Using the binary Thrift protocol through a load balancer can be a little tricky. While it works out of the box in HAProxy, you may run into some slight trouble running it through other load balancers. By default, when trying to access Thrift through the Rackspace Cloud Load Balancers, you may get the following exception:

Traceback (most recent call last):

File "/usr/local/lib/python2.6/dist-packages/Django-1.2-py2.6.egg/django/core/handlers/base.py",
line 100, in get_response
response = callback(request, *callback_args, **callback_kwargs)
...
File "/usr/local/lib/python2.6/dist-packages/Thrift-0.2.0-py2.6-linux-x86_64.egg/thrift/protocol/TBinaryProtocol.py",
line 126, in readMessageBegin
sz = self.readI32()

File "/usr/local/lib/python2.6/dist-packages/Thrift-0.2.0-py2.6-linux-x86_64.egg/thrift/protocol/TBinaryProtocol.py",
line 203, in readI32
buff = self.trans.readAll(4)

File "/usr/local/lib/python2.6/dist-packages/Thrift-0.2.0-py2.6-linux-x86_64.egg/thrift/transport/TTransport.py",
line 58, in readAll
chunk = self.read(sz-have)

File "/usr/local/lib/python2.6/dist-packages/Thrift-0.2.0-py2.6-linux-x86_64.egg/thrift/transport/TTransport.py",
line 155, in read
self.__rbuf = StringIO(self.__trans.read(max(sz, self.DEFAULT_BUFFER)))

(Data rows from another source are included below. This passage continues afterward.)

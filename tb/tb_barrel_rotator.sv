// tb_barrel_rotator: every input, every rotate amount and both directions,
// against a rotation built one bit at a time in the testbench.
module tb_barrel_rotator;
  logic [7:0] a, y;
  logic [2:0] amount;
  logic left;
  int checks = 0, failures = 0;

  barrel_rotator dut (.a(a), .amount(amount), .left(left), .y(y));

  initial begin
    #1000000;
    failures++;
    $display("TB_RESULT checks=%0d failures=%0d", checks, failures);
    $finish;
  end

  function automatic logic [7:0] ref_rot(input logic [7:0] v, input int n, input logic l);
    logic [7:0] r = v;
    for (int i = 0; i < n; i++) r = l ? {r[6:0], r[7]} : {r[0], r[7:1]};
    return r;
  endfunction

  initial begin
    for (int v = 0; v < 256; v++)
      for (int n = 0; n < 8; n++)
        for (int d = 0; d < 2; d++) begin
          a = 8'(v); amount = 3'(n); left = d[0]; #1;
          checks++;
          if (y !== ref_rot(8'(v), n, d[0])) begin
            failures++;
            $display("rot %h by %0d left=%0d: got %h", v, n, d, y);
          end
        end
    $display("TB_RESULT checks=%0d failures=%0d", checks, failures);
    $finish;
  end
endmodule
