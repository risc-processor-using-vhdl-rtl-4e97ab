// control_unit: main instruction decoder.
//
// Reads the opcode (instruction bits [31:26]) and produces the nine control
// signals RegDst, Jump, Branch, MemRead, MemtoReg, ALUOp, MemWrite, ALUSrc and
// RegWrite, packed in a ctrl_t. It is the first of the two instruction
// decoders; the second, alu_control, refines ALUOp with the funct field.
// The signal set follows the design. The opcode values and the table below
// are this design's own. MemtoReg uses the design's mux numbering:
// 1 selects the execute result, 0 the memory read data. An unknown opcode
// decodes to a no-operation (no register or memory write, no redirect).
//
// Interface: opcode in, ctrl out. Purely combinational.
module control_unit
  import risc8_pkg::*;
(
  input  logic [5:0] opcode,
  output ctrl_t      ctrl
);
  always_comb begin
    ctrl = CTRL_NOP;
    unique case (opcode)
      OP_RTYPE: begin
        ctrl.reg_dst    = 1'b1;
        ctrl.mem_to_reg = 1'b1;
        ctrl.alu_op     = ALUOP_FUNCT;
        ctrl.reg_write  = 1'b1;
      end
      OP_LW: begin
        ctrl.mem_read   = 1'b1;
        ctrl.mem_to_reg = 1'b0;
        ctrl.alu_op     = ALUOP_ADD;
        ctrl.alu_src    = 1'b1;
        ctrl.reg_write  = 1'b1;
      end
      OP_SW: begin
        ctrl.mem_write  = 1'b1;
        ctrl.alu_op     = ALUOP_ADD;
        ctrl.alu_src    = 1'b1;
      end
      OP_BEQ: begin
        ctrl.branch     = 1'b1;
        ctrl.alu_op     = ALUOP_SUB;
      end
      OP_ADDI: begin
        ctrl.mem_to_reg = 1'b1;
        ctrl.alu_op     = ALUOP_ADD;
        ctrl.alu_src    = 1'b1;
        ctrl.reg_write  = 1'b1;
      end
      OP_J: begin
        ctrl.jump       = 1'b1;
      end
      default: ctrl = CTRL_NOP;
    endcase
  end

endmodule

File "/usr/local/lib/python2.6/dist-packages/Thrift-0.2.0-py2.6-linux-x86_64.egg/thrift/transport/TSocket.py",
line 94, in read
raise TTransportException(type=TTransportException.END_OF_FILE,
message='TSocket read 0 bytes')

thrift.transport.TTransport.TTransportException: TSocket read 0 bytes

After playing around with the HappyBase connection transport settings, I was able to rule out framed versus binary transport as the issue. I was also able to verify that a connection directly to the machine worked.

The issue turned out to be a setting on the Rackspace load balancer.

Rackspace Load Balancer TCP Client First

The default TCP protocol, called simply “TCP”, did not work. By changing the setting to “TCP (Client First)”, HappyBase was able to connect via Thrift.

What does this setting do? The Rackspace documentation simply says “This protocol is similiar to TCP, but is more efficient when a client is expected to write the data first”. This would seem to hint that the regular TCP option attemps to read from the server socket when a client connects, where-as as an RPC protocol, Thrift expects the client to send the first data packet.